- [Data shown]:
========
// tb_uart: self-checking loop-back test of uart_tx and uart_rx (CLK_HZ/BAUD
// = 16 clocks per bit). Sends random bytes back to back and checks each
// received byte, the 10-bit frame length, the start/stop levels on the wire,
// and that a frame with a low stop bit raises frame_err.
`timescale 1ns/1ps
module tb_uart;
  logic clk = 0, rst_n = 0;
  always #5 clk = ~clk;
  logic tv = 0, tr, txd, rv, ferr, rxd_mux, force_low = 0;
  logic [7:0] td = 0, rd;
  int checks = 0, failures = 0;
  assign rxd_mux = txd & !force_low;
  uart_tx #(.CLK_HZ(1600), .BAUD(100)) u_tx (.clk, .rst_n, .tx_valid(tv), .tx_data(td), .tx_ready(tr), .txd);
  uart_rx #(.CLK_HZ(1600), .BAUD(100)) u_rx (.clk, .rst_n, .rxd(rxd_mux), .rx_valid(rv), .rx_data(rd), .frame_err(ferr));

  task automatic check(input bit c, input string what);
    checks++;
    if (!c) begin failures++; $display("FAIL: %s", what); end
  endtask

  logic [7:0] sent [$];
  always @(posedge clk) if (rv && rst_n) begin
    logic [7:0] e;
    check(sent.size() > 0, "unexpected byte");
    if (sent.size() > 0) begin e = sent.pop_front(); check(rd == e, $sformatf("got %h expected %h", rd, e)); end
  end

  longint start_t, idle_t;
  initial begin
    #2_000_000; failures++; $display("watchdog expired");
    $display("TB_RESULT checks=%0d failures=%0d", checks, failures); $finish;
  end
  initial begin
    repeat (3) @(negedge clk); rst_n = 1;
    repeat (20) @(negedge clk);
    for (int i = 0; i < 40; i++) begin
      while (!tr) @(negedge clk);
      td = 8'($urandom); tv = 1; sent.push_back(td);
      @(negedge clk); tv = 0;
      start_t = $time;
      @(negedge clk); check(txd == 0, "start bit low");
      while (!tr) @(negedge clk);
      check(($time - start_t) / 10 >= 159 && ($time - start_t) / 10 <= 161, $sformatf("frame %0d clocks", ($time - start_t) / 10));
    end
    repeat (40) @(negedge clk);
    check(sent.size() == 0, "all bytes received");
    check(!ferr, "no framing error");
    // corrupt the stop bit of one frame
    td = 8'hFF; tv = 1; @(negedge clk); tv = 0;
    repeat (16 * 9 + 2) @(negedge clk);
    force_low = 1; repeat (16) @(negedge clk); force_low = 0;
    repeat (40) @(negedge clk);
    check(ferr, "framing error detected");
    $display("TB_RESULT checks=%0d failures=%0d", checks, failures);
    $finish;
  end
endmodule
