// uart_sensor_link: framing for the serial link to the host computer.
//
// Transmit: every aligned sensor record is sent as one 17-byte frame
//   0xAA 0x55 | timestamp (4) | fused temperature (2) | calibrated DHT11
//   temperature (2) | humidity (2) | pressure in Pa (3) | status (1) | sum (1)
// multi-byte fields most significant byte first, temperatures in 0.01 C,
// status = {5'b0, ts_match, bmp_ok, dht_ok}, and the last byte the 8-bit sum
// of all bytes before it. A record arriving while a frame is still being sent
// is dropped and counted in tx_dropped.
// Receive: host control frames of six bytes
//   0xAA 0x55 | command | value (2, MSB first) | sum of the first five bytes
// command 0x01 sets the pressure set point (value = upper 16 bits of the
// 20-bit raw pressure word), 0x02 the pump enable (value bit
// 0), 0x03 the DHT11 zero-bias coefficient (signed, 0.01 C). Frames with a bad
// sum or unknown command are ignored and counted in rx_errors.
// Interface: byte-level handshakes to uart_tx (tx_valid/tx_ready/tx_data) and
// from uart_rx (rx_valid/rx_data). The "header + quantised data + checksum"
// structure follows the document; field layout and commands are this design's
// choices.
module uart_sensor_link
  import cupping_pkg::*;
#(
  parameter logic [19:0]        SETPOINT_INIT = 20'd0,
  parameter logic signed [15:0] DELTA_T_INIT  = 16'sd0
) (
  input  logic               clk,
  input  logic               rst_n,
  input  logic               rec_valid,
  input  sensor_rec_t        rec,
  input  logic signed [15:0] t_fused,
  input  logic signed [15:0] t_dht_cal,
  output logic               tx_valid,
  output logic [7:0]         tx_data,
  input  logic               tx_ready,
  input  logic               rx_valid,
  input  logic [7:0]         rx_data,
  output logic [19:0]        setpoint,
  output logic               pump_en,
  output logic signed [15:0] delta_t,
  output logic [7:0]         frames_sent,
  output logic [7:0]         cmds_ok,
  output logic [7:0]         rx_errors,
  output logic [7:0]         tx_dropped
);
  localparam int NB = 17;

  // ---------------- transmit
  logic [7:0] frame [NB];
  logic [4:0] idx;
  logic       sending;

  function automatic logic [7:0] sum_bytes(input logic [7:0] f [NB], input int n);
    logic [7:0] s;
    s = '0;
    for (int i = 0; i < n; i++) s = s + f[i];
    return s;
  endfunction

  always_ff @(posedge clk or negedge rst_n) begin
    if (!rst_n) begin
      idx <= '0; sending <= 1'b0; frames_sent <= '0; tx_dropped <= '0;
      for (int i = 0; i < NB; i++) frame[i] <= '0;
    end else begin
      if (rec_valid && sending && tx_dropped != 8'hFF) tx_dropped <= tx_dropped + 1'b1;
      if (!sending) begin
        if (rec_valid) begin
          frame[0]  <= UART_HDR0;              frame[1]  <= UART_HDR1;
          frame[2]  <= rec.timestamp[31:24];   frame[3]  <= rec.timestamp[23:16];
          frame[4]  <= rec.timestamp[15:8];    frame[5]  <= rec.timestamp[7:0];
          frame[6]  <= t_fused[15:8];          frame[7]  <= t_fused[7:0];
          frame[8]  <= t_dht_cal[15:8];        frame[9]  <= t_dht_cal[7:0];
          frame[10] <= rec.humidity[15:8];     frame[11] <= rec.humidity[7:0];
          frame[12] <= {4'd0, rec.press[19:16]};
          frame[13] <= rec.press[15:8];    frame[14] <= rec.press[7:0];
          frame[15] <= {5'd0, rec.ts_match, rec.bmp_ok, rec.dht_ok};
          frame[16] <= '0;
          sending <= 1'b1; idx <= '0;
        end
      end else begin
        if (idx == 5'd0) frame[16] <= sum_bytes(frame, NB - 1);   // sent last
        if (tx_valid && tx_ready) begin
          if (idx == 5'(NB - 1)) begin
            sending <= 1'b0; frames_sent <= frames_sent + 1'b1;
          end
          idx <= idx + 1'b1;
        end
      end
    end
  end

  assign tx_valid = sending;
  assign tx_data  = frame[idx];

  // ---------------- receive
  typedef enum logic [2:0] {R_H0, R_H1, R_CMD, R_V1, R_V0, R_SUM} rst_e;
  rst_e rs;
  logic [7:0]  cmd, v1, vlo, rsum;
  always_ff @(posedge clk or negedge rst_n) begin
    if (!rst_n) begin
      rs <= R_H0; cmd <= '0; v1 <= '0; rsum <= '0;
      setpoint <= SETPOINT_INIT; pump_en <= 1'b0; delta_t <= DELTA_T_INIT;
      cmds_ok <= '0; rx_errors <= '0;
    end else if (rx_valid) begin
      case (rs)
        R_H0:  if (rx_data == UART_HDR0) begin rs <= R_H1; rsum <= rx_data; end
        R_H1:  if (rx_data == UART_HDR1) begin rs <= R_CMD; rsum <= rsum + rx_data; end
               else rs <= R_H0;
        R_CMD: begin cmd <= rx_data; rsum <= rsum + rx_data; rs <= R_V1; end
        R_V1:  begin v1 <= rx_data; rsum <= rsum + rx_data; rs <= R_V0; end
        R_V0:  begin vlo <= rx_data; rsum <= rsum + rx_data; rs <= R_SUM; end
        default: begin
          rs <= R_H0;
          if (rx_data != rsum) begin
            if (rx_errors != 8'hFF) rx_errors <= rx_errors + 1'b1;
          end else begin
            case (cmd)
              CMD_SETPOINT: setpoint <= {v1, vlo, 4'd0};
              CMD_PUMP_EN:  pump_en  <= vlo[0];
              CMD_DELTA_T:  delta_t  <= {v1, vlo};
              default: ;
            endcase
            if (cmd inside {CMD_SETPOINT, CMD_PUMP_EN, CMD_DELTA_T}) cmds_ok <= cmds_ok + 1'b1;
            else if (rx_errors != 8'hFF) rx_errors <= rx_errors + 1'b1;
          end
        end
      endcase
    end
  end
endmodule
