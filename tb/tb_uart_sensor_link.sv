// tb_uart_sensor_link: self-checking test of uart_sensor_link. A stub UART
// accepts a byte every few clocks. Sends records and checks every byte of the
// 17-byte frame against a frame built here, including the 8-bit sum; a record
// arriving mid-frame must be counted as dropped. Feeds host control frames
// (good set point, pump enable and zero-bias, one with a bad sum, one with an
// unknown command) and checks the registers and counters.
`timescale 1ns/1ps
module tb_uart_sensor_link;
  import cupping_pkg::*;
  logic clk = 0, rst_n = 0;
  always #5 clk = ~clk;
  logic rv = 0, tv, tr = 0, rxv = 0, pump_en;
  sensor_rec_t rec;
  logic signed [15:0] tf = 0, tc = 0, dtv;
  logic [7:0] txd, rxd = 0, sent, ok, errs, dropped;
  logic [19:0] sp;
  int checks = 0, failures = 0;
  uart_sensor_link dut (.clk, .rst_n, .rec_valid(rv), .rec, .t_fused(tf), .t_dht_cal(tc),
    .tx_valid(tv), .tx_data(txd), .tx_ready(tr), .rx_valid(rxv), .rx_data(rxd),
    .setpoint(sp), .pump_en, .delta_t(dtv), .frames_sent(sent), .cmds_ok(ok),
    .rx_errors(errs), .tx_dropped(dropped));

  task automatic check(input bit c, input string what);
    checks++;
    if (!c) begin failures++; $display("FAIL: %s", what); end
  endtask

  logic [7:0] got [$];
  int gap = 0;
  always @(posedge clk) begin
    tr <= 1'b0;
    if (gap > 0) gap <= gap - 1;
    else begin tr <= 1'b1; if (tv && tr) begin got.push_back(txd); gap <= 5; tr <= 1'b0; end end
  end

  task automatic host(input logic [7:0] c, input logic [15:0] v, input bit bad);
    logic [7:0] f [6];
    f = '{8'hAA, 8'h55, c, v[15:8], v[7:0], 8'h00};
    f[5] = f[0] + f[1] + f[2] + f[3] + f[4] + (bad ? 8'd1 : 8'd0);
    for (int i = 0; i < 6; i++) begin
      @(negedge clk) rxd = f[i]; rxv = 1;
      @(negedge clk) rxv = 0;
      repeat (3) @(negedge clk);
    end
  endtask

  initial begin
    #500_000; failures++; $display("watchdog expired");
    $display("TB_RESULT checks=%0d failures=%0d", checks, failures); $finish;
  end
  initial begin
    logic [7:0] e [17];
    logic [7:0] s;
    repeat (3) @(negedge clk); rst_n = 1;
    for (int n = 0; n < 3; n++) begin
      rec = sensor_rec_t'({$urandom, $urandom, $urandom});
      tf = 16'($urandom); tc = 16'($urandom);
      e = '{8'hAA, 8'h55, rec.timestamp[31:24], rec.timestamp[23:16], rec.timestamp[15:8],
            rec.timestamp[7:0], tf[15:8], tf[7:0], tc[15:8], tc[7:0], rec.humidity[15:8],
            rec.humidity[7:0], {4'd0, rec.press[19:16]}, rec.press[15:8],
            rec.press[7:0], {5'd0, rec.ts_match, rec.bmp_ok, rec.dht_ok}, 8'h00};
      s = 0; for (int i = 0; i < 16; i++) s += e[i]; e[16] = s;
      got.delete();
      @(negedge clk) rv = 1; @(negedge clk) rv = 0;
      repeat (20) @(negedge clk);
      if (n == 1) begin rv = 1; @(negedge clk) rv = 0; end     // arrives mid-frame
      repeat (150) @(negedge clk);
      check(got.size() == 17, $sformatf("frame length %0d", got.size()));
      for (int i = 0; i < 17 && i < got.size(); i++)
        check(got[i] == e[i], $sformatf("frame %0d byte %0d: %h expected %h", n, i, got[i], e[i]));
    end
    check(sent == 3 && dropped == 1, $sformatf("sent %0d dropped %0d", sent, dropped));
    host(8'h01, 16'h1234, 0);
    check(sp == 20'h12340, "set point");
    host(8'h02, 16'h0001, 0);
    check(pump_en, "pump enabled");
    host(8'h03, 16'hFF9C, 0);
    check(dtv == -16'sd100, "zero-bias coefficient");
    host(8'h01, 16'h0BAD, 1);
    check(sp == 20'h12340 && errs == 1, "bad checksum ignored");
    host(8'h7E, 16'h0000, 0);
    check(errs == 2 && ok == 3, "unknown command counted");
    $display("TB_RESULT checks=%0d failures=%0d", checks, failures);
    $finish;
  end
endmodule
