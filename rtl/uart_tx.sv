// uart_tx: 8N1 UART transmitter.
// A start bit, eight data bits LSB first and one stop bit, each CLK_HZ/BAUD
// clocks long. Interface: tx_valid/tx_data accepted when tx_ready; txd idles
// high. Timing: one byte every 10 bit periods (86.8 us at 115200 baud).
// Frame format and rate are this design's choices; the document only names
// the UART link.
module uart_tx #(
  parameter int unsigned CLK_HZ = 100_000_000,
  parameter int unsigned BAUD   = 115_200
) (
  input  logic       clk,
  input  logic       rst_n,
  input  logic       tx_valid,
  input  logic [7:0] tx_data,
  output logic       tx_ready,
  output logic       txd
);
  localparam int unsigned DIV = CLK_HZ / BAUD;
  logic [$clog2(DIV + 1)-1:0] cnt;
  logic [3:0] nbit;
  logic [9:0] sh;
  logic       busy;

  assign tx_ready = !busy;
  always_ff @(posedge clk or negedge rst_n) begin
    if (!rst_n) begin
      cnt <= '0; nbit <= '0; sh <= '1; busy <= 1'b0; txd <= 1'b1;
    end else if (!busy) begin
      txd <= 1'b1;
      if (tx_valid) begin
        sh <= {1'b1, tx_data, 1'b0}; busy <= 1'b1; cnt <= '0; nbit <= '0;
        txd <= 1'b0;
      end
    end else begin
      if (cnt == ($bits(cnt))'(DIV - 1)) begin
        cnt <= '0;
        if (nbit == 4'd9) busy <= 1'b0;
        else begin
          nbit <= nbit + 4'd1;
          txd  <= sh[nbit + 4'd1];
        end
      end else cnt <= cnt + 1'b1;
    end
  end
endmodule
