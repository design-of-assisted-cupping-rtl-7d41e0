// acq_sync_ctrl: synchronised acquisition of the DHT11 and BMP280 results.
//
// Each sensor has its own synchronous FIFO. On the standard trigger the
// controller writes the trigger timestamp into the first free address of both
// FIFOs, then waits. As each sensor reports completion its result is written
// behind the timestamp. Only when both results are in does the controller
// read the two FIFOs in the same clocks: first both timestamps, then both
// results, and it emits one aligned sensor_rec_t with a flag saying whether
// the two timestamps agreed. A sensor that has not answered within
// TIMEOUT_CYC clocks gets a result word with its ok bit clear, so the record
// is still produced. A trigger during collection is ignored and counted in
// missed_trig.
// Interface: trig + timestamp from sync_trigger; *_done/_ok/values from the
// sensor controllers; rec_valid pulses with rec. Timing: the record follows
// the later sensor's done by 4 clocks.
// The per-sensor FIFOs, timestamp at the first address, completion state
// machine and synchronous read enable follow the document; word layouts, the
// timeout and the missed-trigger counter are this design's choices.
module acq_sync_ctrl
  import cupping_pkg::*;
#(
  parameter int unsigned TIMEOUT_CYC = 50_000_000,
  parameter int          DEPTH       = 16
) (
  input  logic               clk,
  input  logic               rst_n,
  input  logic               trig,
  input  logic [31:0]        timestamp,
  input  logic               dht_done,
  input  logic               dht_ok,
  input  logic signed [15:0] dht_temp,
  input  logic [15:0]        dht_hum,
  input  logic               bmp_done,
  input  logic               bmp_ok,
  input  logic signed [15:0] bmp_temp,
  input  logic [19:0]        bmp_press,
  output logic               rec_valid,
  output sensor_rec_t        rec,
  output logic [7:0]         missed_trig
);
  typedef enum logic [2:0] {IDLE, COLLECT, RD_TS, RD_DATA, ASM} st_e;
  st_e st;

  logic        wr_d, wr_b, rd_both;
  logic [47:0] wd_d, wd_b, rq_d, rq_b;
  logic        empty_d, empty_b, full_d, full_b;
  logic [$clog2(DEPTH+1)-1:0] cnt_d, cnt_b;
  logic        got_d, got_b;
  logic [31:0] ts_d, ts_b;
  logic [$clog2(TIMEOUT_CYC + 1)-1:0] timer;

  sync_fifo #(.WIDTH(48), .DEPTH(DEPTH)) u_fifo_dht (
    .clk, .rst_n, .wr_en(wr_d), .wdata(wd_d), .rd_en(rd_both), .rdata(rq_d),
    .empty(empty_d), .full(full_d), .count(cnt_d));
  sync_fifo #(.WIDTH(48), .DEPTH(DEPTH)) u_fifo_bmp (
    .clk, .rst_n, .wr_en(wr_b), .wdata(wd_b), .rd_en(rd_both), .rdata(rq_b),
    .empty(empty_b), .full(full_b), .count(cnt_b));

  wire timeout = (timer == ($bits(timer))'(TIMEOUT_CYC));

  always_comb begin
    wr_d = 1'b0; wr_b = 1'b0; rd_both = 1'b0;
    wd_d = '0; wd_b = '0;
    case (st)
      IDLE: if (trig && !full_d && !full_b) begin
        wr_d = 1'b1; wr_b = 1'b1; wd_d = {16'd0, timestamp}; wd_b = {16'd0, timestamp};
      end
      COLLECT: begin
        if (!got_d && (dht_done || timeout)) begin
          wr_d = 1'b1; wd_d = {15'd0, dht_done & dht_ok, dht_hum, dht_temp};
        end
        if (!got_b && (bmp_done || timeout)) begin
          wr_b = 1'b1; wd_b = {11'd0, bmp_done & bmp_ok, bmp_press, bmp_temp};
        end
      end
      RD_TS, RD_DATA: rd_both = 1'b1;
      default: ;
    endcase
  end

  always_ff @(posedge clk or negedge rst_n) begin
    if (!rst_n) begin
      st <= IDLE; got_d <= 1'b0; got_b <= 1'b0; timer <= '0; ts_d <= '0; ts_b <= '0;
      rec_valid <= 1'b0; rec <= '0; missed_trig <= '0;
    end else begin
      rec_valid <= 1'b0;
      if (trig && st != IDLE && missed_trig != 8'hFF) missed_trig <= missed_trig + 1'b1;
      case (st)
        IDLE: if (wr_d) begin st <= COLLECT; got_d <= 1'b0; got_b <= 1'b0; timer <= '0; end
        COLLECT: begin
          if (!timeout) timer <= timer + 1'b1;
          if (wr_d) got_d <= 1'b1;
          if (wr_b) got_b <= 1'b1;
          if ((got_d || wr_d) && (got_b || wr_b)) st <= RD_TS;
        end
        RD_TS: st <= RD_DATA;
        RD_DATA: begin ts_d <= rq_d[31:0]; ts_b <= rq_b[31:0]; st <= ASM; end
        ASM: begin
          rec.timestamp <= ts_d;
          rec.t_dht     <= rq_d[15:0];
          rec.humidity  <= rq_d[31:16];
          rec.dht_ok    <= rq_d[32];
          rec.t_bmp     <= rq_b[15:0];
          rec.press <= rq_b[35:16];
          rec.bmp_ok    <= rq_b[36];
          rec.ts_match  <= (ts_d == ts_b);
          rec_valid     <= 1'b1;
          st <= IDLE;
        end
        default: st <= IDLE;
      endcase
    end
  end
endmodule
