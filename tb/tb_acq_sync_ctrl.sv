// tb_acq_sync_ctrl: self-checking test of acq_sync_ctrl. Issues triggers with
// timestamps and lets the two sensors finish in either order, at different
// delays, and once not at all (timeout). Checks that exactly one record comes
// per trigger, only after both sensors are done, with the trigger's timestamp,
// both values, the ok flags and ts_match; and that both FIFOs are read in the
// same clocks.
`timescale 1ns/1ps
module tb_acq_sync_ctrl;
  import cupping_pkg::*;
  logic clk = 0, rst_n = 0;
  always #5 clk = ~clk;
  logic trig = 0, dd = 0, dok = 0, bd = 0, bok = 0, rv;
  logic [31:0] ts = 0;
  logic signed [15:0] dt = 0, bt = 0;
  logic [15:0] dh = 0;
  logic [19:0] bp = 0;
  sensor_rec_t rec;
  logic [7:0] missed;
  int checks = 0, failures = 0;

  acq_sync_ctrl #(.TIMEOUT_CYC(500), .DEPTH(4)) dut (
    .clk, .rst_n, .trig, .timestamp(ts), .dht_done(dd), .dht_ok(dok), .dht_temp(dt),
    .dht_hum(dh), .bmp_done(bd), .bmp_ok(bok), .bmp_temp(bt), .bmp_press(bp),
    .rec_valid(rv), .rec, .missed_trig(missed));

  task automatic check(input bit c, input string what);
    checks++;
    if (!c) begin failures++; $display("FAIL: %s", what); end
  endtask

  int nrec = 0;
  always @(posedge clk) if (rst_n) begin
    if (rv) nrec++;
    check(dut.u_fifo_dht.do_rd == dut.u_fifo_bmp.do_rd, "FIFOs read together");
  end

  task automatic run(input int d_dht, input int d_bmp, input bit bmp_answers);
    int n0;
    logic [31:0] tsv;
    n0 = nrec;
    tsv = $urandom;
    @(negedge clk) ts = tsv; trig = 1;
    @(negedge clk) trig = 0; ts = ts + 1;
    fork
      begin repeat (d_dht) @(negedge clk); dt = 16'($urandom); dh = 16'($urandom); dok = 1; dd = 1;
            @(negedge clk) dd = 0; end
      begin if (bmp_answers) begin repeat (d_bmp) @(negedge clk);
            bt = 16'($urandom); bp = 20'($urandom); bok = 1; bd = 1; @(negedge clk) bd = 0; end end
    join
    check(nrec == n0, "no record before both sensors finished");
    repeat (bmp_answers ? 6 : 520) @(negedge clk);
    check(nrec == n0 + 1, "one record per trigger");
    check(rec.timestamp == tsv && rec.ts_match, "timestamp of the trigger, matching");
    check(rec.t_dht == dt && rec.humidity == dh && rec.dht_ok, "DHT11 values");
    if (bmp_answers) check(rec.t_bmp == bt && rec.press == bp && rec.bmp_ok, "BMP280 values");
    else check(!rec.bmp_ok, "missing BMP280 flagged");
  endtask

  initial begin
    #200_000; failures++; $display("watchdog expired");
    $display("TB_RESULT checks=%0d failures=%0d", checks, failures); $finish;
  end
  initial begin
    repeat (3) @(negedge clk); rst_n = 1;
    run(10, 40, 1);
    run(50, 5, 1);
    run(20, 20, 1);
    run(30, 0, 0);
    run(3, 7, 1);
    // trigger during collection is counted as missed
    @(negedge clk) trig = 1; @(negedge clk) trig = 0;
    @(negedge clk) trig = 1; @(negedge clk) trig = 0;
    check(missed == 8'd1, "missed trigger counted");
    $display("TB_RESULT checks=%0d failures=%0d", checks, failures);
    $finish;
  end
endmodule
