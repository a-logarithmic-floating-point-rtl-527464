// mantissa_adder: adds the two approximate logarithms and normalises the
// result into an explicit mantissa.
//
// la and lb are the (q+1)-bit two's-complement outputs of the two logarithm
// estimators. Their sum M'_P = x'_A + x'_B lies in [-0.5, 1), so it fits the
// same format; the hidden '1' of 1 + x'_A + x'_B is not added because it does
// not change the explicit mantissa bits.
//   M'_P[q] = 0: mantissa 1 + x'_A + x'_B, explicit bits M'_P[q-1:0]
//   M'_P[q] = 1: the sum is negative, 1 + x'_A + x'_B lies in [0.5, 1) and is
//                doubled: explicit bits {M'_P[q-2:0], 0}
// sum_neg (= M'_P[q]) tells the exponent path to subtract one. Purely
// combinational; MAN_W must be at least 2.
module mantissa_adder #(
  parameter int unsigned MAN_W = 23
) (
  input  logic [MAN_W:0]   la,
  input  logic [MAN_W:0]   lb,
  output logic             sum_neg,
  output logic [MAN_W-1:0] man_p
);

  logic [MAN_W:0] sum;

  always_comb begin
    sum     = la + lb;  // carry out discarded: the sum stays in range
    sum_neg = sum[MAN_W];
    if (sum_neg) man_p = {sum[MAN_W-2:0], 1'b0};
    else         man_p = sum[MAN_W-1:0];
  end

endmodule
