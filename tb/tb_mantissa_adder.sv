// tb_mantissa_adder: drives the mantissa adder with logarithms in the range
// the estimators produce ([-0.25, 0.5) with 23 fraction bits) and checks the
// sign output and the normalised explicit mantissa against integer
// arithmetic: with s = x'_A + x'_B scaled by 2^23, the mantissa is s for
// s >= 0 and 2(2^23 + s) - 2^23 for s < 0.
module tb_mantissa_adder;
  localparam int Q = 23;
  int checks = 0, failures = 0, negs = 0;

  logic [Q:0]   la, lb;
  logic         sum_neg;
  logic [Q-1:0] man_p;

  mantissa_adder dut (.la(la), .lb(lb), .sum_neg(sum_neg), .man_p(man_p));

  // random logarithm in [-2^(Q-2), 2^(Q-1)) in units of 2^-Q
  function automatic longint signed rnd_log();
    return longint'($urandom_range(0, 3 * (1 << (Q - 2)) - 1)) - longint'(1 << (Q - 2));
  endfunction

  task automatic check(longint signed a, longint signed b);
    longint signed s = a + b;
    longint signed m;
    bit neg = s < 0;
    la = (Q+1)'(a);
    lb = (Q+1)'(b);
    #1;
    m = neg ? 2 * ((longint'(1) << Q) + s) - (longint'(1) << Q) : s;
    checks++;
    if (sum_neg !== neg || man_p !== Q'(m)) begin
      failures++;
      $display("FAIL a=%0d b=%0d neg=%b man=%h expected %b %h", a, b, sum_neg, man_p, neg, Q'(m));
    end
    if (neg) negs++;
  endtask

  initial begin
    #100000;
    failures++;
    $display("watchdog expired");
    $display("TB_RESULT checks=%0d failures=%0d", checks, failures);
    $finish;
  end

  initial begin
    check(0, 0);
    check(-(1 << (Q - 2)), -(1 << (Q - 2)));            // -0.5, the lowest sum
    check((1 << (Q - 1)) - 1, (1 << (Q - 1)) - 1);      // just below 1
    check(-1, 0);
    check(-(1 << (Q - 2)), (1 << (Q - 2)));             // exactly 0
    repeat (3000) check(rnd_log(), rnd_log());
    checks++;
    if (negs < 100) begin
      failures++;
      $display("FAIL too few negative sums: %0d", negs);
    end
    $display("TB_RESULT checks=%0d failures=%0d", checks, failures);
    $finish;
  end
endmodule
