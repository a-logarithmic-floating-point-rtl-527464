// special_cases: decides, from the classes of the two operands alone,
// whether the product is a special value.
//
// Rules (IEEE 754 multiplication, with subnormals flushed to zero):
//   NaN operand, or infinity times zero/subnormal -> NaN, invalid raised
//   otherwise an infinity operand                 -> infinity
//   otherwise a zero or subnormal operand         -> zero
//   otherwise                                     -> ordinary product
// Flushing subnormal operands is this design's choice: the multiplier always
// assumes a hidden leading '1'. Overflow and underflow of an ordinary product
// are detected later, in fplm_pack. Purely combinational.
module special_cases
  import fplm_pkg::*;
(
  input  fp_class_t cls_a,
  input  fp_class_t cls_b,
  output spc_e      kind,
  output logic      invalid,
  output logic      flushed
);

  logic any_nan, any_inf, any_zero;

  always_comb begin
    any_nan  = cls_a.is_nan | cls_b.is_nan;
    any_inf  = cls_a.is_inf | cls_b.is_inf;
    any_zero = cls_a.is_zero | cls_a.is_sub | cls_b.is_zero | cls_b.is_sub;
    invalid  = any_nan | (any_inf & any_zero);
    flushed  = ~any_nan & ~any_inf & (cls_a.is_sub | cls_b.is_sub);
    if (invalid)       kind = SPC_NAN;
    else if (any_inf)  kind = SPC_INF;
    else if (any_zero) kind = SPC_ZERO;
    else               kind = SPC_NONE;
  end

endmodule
========
- [Requirement]:
In the entries above, how many lines include the word "explicit"? Only the number should be given.

- [Exercise output]:
5